Task description
Find each line below where the word "unsigned" occurs, and copy it.

***** Working data

// Workload testbench: the four-flow task set (flow 0: 4.0 MB every 8 ms;
// flows 1-3: 1.1 MB every 72 ms) at the real time scale (100 MHz clock,
// 1 us ticks) for three 72 ms hyperperiods, in two configurations side by
// side:
//   "spor": sporadic servers 5/8 ms and 9/72 ms, flows released at
//           near-critical instants, up to 0.8 ms apart (offsets 0, 800, 400,
//           200 us);
//   "rm":   no servers, plain rate-monotonic priority on the periodic
//           flows, all released together at time 0.
// For each: at most one bridge unblocked at any time, no deadline miss,
// 27 flow-0 jobs and 3 jobs of every other flow completed, and every
// flow-0 job takes ceil(4000000/910) = 4396 us (flow 0 always has the
// highest priority and its budget covers a whole job).
module tb_rt_io_workload;
  import rtio_pkg::*;
  localparam int N = 4, CPT = 100;
  int checks = 0, failures = 0;
  logic clk = 0, rst_n = 1;
  always #5 clk = ~clk;
  initial #1 rst_n = 0;     // reset edge before the first clock edge

  task automatic check(logic cond, string what);
    checks++;
    if (!cond) begin failures++; $display("FAIL @%0t: %s", $time, what); end
  endtask

  bridge_in_t  bi [N];
  always_comb for (int i = 0; i < N; i++) bi[i] = '0;

  // ---- sporadic-server configuration, staggered releases
  bridge_out_t  s_bo [N];
  logic [N-1:0] s_rdy, s_blk, s_ready, s_send, s_rel;
  budget_t      s_bud [N];
  logic         s_tick, s_txd, s_rec;
  time_us_t     s_now;
  logic [31:0]  s_done [N], s_miss [N];
  logic [15:0]  s_drop;
  rt_io_system #(.GEN_OFFSET_US('{0, 800, 400, 200})) spor (
    .clk, .rst_n, .synth_mode(4'b1111), .bi, .bo(s_bo), .data_rdy(s_rdy), .block(s_blk),
    .ready(s_ready), .budget(s_bud), .tick(s_tick), .now_us(s_now), .gen_sending(s_send),
    .gen_release(s_rel), .gen_jobs_done(s_done), .gen_misses(s_miss), .uart_txd(s_txd),
    .trace_dropped(s_drop), .trace_rec(s_rec));

  // ---- rate-monotonic configuration without servers
  bridge_out_t  r_bo [N];
  logic [N-1:0] r_rdy, r_blk, r_ready, r_send, r_rel;
  budget_t      r_bud [N];
  logic         r_tick, r_txd, r_rec;
  time_us_t     r_now;
  logic [31:0]  r_done [N], r_miss [N];
  logic [15:0]  r_drop;
  rt_io_system #(.SPORADIC(4'b0000)) rm (
    .clk, .rst_n, .synth_mode(4'b1111), .bi, .bo(r_bo), .data_rdy(r_rdy), .block(r_blk),
    .ready(r_ready), .budget(r_bud), .tick(r_tick), .now_us(r_now), .gen_sending(r_send),
    .gen_release(r_rel), .gen_jobs_done(r_done), .gen_misses(r_miss), .uart_txd(r_txd),
    .trace_dropped(r_drop), .trace_rec(r_rec));

  int excl_s = 0, excl_r = 0, len_s = 0, len_r = 0, jobs0_s = 0, jobs0_r = 0;
  always @(posedge clk) if (rst_n) begin
    if ($countones(~s_blk) > 1) excl_s++;
    if ($countones(~r_blk) > 1) excl_r++;
    if (s_tick) begin
      if (s_rdy[0]) len_s++;
      else if (len_s != 0) begin
        check(len_s == 4396, $sformatf("spor: flow 0 job took %0d us", len_s)); jobs0_s++; len_s = 0;
      end
      if (r_rdy[0]) len_r++;
      else if (len_r != 0) begin
        check(len_r == 4396, $sformatf("rm: flow 0 job took %0d us", len_r)); jobs0_r++; len_r = 0;
      end
    end
  end

  initial begin
    repeat (5) @(posedge clk);
    rst_n <= 1;
    wait (s_now == 3 * 72_000 - 1);
    check(excl_s == 0 && excl_r == 0, "two bridges unblocked");
    for (int i = 0; i < N; i++) begin
      check(s_miss[i] == 0, $sformatf("spor: flow %0d missed %0d deadlines", i, s_miss[i]));
      check(r_miss[i] == 0, $sformatf("rm: flow %0d missed %0d deadlines", i, r_miss[i]));
    end
    check(jobs0_s == 27 && jobs0_r == 27, $sformatf("flow-0 jobs: spor %0d, rm %0d", jobs0_s, jobs0_r));
    for (int i = 1; i < N; i++)
      check(s_done[i] == 3 && r_done[i] == 3,
            $sformatf("flow %0d jobs: spor %0d, rm %0d", i, s_done[i], r_done[i]));
    $display("TB_RESULT checks=%0d failures=%0d", checks, failures);
    $finish;
  end

  initial begin
    repeat (220_000 * CPT) @(posedge clk);
    failures++;
    $display("TB_RESULT checks=%0d failures=%0d", checks, failures);
    $finish;
  end
endmodule
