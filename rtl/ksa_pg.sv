// ksa_pg: pre-processing rows of the majority-gate Kogge-Stone adder.
//
// For every bit i of the operands it forms
//   generate   g[i] = a[i] & b[i] = maj(a, b, 0)
//   propagate  p[i] = a[i] | b[i] = maj(a, b, 1)
//   half sum   h[i] = a[i] ^ b[i] = maj(p, ~g, 0)
// Propagate is the OR form rather than the XOR form. With OR-propagate every
// generate implies its propagate, which is what lets one majority gate do the
// job of a prefix cell's AND-OR (see ksa_black_cell). The half sum then needs
// its own gate row; it is built from g and p so that the operands are read
// only once.
//
// Rows: g/p at position POS, h at POS + stride, where stride is 2 with
// DRIVER_BUF (every gate row is followed by a buffer row that drives the
// next row) and 1 without. g/p are valid after position POS + stride - 1,
// h after POS + 2*stride - 1. The majority-only construction and the driver
// buffers follow the design; the exact gate mapping of g, p and h is this
// model's own.
module ksa_pg
  import aqfp_pkg::*;
#(
  parameter int unsigned W          = 16,
  parameter int unsigned POS        = 0,
  parameter bit          DRIVER_BUF = 1'b1
) (
  input  logic         clk,
  input  logic         rst_n,
  input  phase_t       phase,
  input  logic [W-1:0] a,
  input  logic [W-1:0] b,
  output logic [W-1:0] g,
  output logic [W-1:0] p,
  output logic [W-1:0] h
);

  localparam int unsigned STRIDE = row_stride(DRIVER_BUF);

  logic [W-1:0] g_gate, p_gate, h_gate;

  aqfp_maj3 #(.W(W), .POS(POS)) u_gen (
    .clk, .rst_n, .phase, .a(a), .b(b), .c('0), .y(g_gate));

  aqfp_maj3 #(.W(W), .POS(POS)) u_prop (
    .clk, .rst_n, .phase, .a(a), .b(b), .c('1), .y(p_gate));

  aqfp_buffer #(.W(2*W), .POS(POS+1), .DEPTH(STRIDE-1)) u_gp_drv (
    .clk, .rst_n, .phase, .d({g_gate, p_gate}), .q({g, p}));

  aqfp_maj3 #(.W(W), .POS(POS+STRIDE), .INV_B(1'b1)) u_half (
    .clk, .rst_n, .phase, .a(p), .b(g), .c('0), .y(h_gate));

  aqfp_buffer #(.W(W), .POS(POS+STRIDE+1), .DEPTH(STRIDE-1)) u_h_drv (
    .clk, .rst_n, .phase, .d(h_gate), .q(h));

endmodule
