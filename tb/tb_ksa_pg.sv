// tb_ksa_pg: checks the pre-processing rows.
// A random operand pair is presented every excitation cycle (held for four
// edges from a phase-0 edge). With driver buffers, g = a&b and p = a|b must
// appear after the 2nd edge and the half sum a^b after the 4th; without
// them after the 1st and the 2nd. At every edge the outputs are compared
// with the pair that should be visible then, so late or early results fail.
module tb_ksa_pg;
  import aqfp_pkg::*;

  localparam int unsigned W  = 16;
  localparam int unsigned NV = 150;

  logic         clk;
  logic         rst_n;
  phase_t       phase;
  logic [W-1:0] a, b;
  logic [W-1:0] g1, p1, h1, g0, p0, h0;
  logic [W-1:0] va [NV];
  logic [W-1:0] vb [NV];
  int           checks = 0, failures = 0;

  ksa_pg #(.W(W), .POS(0), .DRIVER_BUF(1'b1)) u_buf   (.clk, .rst_n, .phase, .a, .b, .g(g1), .p(p1), .h(h1));
  ksa_pg #(.W(W), .POS(0), .DRIVER_BUF(1'b0)) u_nobuf (.clk, .rst_n, .phase, .a, .b, .g(g0), .p(p0), .h(h0));

  initial clk = 1'b0;
  always #5 clk = ~clk;

  initial begin : watchdog
    repeat (5000) @(posedge clk);
    failures++;
    $display("TB_RESULT checks=%0d failures=%0d", checks, failures);
    $finish;
  end

  // Index of the operand pair whose result a path of n rows starting at
  // phase 0 shows after edge u (-1: none yet, outputs still reset).
  function automatic int visible(input int u, input int n);
    return (u - n + 1 < 0) ? -1 : (u - n + 1) / NUM_PHASES;
  endfunction

  task automatic check(input string name, input logic [W-1:0] got, input logic [W-1:0] exp);
    checks++;
    if (got !== exp) begin
      failures++;
      $display("FAIL %s: got %h expected %h", name, got, exp);
    end
  endtask

  function automatic logic [W-1:0] op_and(input int j);
    return (j < 0) ? '0 : va[j] & vb[j];
  endfunction
  function automatic logic [W-1:0] op_or(input int j);
    return (j < 0) ? '0 : va[j] | vb[j];
  endfunction
  function automatic logic [W-1:0] op_xor(input int j);
    return (j < 0) ? '0 : va[j] ^ vb[j];
  endfunction

  initial begin
    for (int j = 0; j < NV; j++) begin
      va[j] = W'($urandom); vb[j] = W'($urandom);
    end
    va[0] = '1; vb[0] = '0; va[1] = '1; vb[1] = '1; va[2] = '0; vb[2] = '0;
    rst_n = 1'b0; phase = 4'b1111; a = '1; b = '1;
    @(negedge clk);
    rst_n = 1'b1;
    for (int u = 0; u < NV * NUM_PHASES; u++) begin
      if (u % NUM_PHASES == 0) begin a = va[u / NUM_PHASES]; b = vb[u / NUM_PHASES]; end
      phase = phase_t'(1 << (u % NUM_PHASES));
      @(negedge clk);
      check("g buf",   g1, op_and(visible(u, 2)));
      check("p buf",   p1, op_or (visible(u, 2)));
      check("h buf",   h1, op_xor(visible(u, 4)));
      check("g nobuf", g0, op_and(visible(u, 1)));
      check("p nobuf", p0, op_or (visible(u, 1)));
      check("h nobuf", h0, op_xor(visible(u, 2)));
    end
    $display("TB_RESULT checks=%0d failures=%0d", checks, failures);
    $finish;
  end
endmodule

**********

Result for this exercise
  parameter int unsigned W          = 16,
  parameter int unsigned POS        = 0,
  localparam int unsigned STRIDE = row_stride(DRIVER_BUF);
  localparam int unsigned W  = 16;
  localparam int unsigned NV = 150;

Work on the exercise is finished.